3 thoughts on “Shaw: Gentrifying since 1986”

  1. I believe, that some gentrification started to happen here around that time (1986) and then never really took off. It started because the U Street, Shaw and Mt. Vernon Square metro stations were announced or broke ground. They didn’t open until around 1991. When I was looking at houses in the late 90’s, I saw a historical report of housing sales for a block near U Street that I was looking at. It showed the houses jumped way up in price around the late 80’s/1990, then they went way back down and didn’t start to break even again until the around 98/99. I felt sorry for the people who bought high in the late eighties, because they were so happy just to break even, and if some of them only held out a few more years, they would have made a profit after all those years. I’m still not clear why housing values went back down so quickly in the period around 1990.

  2. The housing market all over the NE US saw a big runup in the late eighties similar to what we have seen recently, followed by general stagnation and drops in values in some cases. Of course, in the mid-90’s the domestic stock market grew immensely, went down, and came back up, but has been stagnant for the last 5 years. The stagnation for housing coincided with a general economic recession in the US from 90-91. But it did not rebound the way stocks did, at least not until almost ten years later.

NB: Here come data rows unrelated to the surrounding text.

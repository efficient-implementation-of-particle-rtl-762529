// paha: Parallel Array Histogram Architecture.
//
// A histogram engine that adds M N-bit values to a 2^N-bin histogram every
// clock with no added latency. Each input goes through an N:2^N decoder;
// each of the 2^N bin_q has an M-bit accumulator that counts the decoder
// outputs addressed to it and adds the count to its PW-bit register bin.
// The bin_q are registers rather than a memory, so there is no
// read-modify-write port limit.
//
// Interface: when `en` is high the M values in `din` update the bin_q at the
// clock edge; `din_ok[i]` low removes input i (AND gates on its decoder
// outputs; a plain PAHA drives all ones, the flexible PAHA its validation
// logic). `clear` zeroes all bin_q and wins over `en`. `rd_addr`/`rd_data` read
// one bin combinationally. PW must cover the largest count expected. The
// decoder/accumulator/register-bin structure follows the design; the read
// port, clear and per-input enable are this design's interface choices.
module paha #(
  parameter int unsigned M  = 8,   // parallel inputs
  parameter int unsigned N  = 8,   // input width, 2^N bin_q
  parameter int unsigned PW = 20   // bin width
) (
  input  logic          clk,
  input  logic          rst_n,
  input  logic          en,
  input  logic          clear,
  input  logic [N-1:0]  din [M],
  input  logic [M-1:0]  din_ok,
  input  logic [N-1:0]  rd_addr,
  output logic [PW-1:0] rd_data
);

  localparam int unsigned NB = 1 << N;

  logic [NB-1:0] dec  [M];    // decoder outputs after the AND gates
  logic [M-1:0]  hits [NB];   // regrouped per bin
  logic [PW-1:0] bin_q [NB];
  logic [PW-1:0] nxt  [NB];

  always_comb begin
    for (int i = 0; i < int'(M); i++)
      dec[i] = din_ok[i] ? (NB'(1) << din[i]) : '0;
    for (int b = 0; b < int'(NB); b++)
      for (int i = 0; i < int'(M); i++)
        hits[b][i] = dec[i][b];
  end

  for (genvar b = 0; b < int'(NB); b++) begin : g_bin
    paha_accumulator #(.M(M), .PW(PW)) u_acc (
      .hits(hits[b]), .bin_in(bin_q[b]), .bin_out(nxt[b]));

    always_ff @(posedge clk or negedge rst_n) begin
      if (!rst_n)      bin_q[b] <= '0;
      else if (clear)  bin_q[b] <= '0;
      else if (en)     bin_q[b] <= nxt[b];
    end
  end

  assign rd_data = bin_q[rd_addr];

endmodule
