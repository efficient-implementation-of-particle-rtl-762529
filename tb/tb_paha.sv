// tb_paha: streams random groups of M values (including groups where all M
// hit the same bin) into the histogram, one group per clock, with random
// per-input enables, and compares all 2^N bins with a histogram the
// testbench keeps. Also checks that the bins change in the clock after the
// group is presented, that idle cycles keep them, and that clear zeroes them.
module tb_paha;
  localparam int M = 8, N = 8, PW = 20, NB = 1 << N;
  logic clk = 0, rst_n = 0, en = 0, clear = 0;
  logic [N-1:0] din [M];
  logic [M-1:0] din_ok;
  logic [N-1:0] rd_addr;
  logic [PW-1:0] rd_data;
  int checks = 0, failures = 0;
  int hist [NB];

  paha #(.M(M), .N(N), .PW(PW)) dut (.*);

  always #5 clk = ~clk;

  initial begin
    repeat (50000) @(posedge clk);
    failures++;
    $display("TB_RESULT checks=%0d failures=%0d", checks, failures);
    $finish;
  end

  task automatic compare_all();
    for (int b = 0; b < NB; b++) begin
      rd_addr = N'(b); #1;
      checks++;
      if (int'(rd_data) != hist[b]) begin
        failures++;
        if (failures < 10) $display("FAIL bin %0d = %0d exp %0d", b, rd_data, hist[b]);
      end
    end
  endtask

  initial begin
    for (int i = 0; i < M; i++) din[i] = '0;
    din_ok = '1; rd_addr = '0;
    for (int b = 0; b < NB; b++) hist[b] = 0;
    repeat (2) @(posedge clk);
    rst_n = 1;
    for (int g = 0; g < 2000; g++) begin
      @(negedge clk);
      en = (g % 10 != 9);
      din_ok = (g < 1000) ? '1 : M'($urandom);
      for (int i = 0; i < M; i++) din[i] = (g % 17 == 0) ? N'(42) : N'($urandom_range(0, NB - 1));
      if (en) for (int i = 0; i < M; i++) if (din_ok[i]) hist[din[i]]++;
      if (g == 0) begin
        rd_addr = 42; #1;
        checks++;
        if (rd_data != 0) begin failures++; $display("FAIL bin changed before the clock"); end
        @(posedge clk); #1;
        checks++;
        if (rd_data != M) begin failures++; $display("FAIL bin 42 = %0d after one group", rd_data); end
      end
    end
    @(negedge clk); en = 0;
    compare_all();
    @(negedge clk); clear = 1; en = 1; @(negedge clk); clear = 0; en = 0;
    for (int b = 0; b < NB; b++) hist[b] = 0;
    compare_all();
    $display("TB_RESULT checks=%0d failures=%0d", checks, failures);
    $finish;
  end
endmodule
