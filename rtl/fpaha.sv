// fpaha: Flexible Parallel Array Histogram Architecture.
//
// A PAHA whose number of active inputs can change from group to group: the
// validation logic turns (`num`, `most`) into per-input enables that gate the
// decoder outputs (M x 2^N AND gates), so items outside the valid range of a
// misaligned group do not update the bins. With num = M it behaves as the
// plain PAHA. Timing and the bin read/clear interface are those of `paha`:
// bins update on the clock edge where `en` is high.
module fpaha #(
  parameter int unsigned M  = 8,
  parameter int unsigned N  = 8,
  parameter int unsigned PW = 20
) (
  input  logic                   clk,
  input  logic                   rst_n,
  input  logic                   en,
  input  logic                   clear,
  input  logic [N-1:0]           din [M],
  input  logic [$clog2(M+1)-1:0] num,
  input  logic                   most,
  input  logic [N-1:0]           rd_addr,
  output logic [PW-1:0]          rd_data
);

  logic [M-1:0] ok;

  fpaha_validation #(.M(M)) u_val (.num, .most, .ok);

  paha #(.M(M), .N(N), .PW(PW)) u_paha (
    .clk, .rst_n, .en, .clear, .din, .din_ok(ok), .rd_addr, .rd_data);

endmodule
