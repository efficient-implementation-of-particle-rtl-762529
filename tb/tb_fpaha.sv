// tb_fpaha: feeds misaligned data to the flexible histogram: random groups
// whose number of valid inputs m (0..M) and most/least select vary, and
// compares all bins with the histogram of only the valid items. Checks that
// m = M behaves as the plain PAHA and that both selects are exercised.
module tb_fpaha;
  localparam int M = 8, N = 8, PW = 20, NB = 1 << N;
  logic clk = 0, rst_n = 0, en = 0, clear = 0;
  logic [N-1:0] din [M];
  logic [$clog2(M+1)-1:0] num;
  logic most;
  logic [N-1:0] rd_addr;
  logic [PW-1:0] rd_data;
  int checks = 0, failures = 0, partial_most = 0, partial_least = 0, full = 0;
  int hist [NB];

  fpaha #(.M(M), .N(N), .PW(PW)) dut (.*);

  always #5 clk = ~clk;

  initial begin
    repeat (50000) @(posedge clk);
    failures++;
    $display("TB_RESULT checks=%0d failures=%0d", checks, failures);
    $finish;
  end

  initial begin
    for (int i = 0; i < M; i++) din[i] = '0;
    num = '0; most = 0; rd_addr = '0;
    for (int b = 0; b < NB; b++) hist[b] = 0;
    repeat (2) @(posedge clk);
    rst_n = 1;
    for (int g = 0; g < 3000; g++) begin
      int n;
      @(negedge clk);
      en = 1;
      n = (g % 3 == 0) ? M : $urandom_range(0, M);
      num = n[$clog2(M+1)-1:0];
      most = $urandom_range(0, 1);
      for (int i = 0; i < M; i++) din[i] = N'($urandom_range(0, NB - 1));
      for (int i = 0; i < M; i++)
        if ((most && i >= M - n) || (!most && i < n)) hist[din[i]]++;
      if (n == M) full++;
      else if (n > 0 && most) partial_most++;
      else if (n > 0) partial_least++;
    end
    @(negedge clk); en = 0;
    for (int b = 0; b < NB; b++) begin
      rd_addr = N'(b); #1;
      checks++;
      if (int'(rd_data) != hist[b]) begin
        failures++;
        if (failures < 10) $display("FAIL bin %0d = %0d exp %0d", b, rd_data, hist[b]);
      end
    end
    checks++;
    if (full == 0 || partial_most == 0 || partial_least == 0) failures++;
    $display("TB_RESULT checks=%0d failures=%0d", checks, failures);
    $finish;
  end
endmodule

I think the general principle learned from history is that markets cannot tolerate “irrational exuberance” as Greenspan says and will correct themselves when they are overheated to places they would have been if there was just simply slow, steady growth. The correction obviously is devaluation in homes or stocks and/or stagnation for a time until a market initiator starts them up again. Unless some new technology comes along, like the PC and software in the 80’s or the internet in the 90’s, the stock market will stay where it is. With homes, you could argue that low interest rates ignited the housing boom, but that seems to be going away slowly. If the housing market stagnates, history tells us that another initiator will have to come along to start it again but it could be a decade. I think market forces work faster than that now but it would be ignorant to think that stagnation or drops cannot happen given what history has taught us.

    You are really going full speed ahead on your research Marie!


  3. Yes, very interesting material! Seems like “gentrification” is overhyped by both its supporters and detractors. In reality, I don’t see that more than 10% of the homes have changed hands in the last 5 years (which is probably about the same level of stability as the neighborhood ever had). And… one big run-up in crime, a new drug on the streets like crack, or a housing bust and the neighborhood could easily revert to 1989.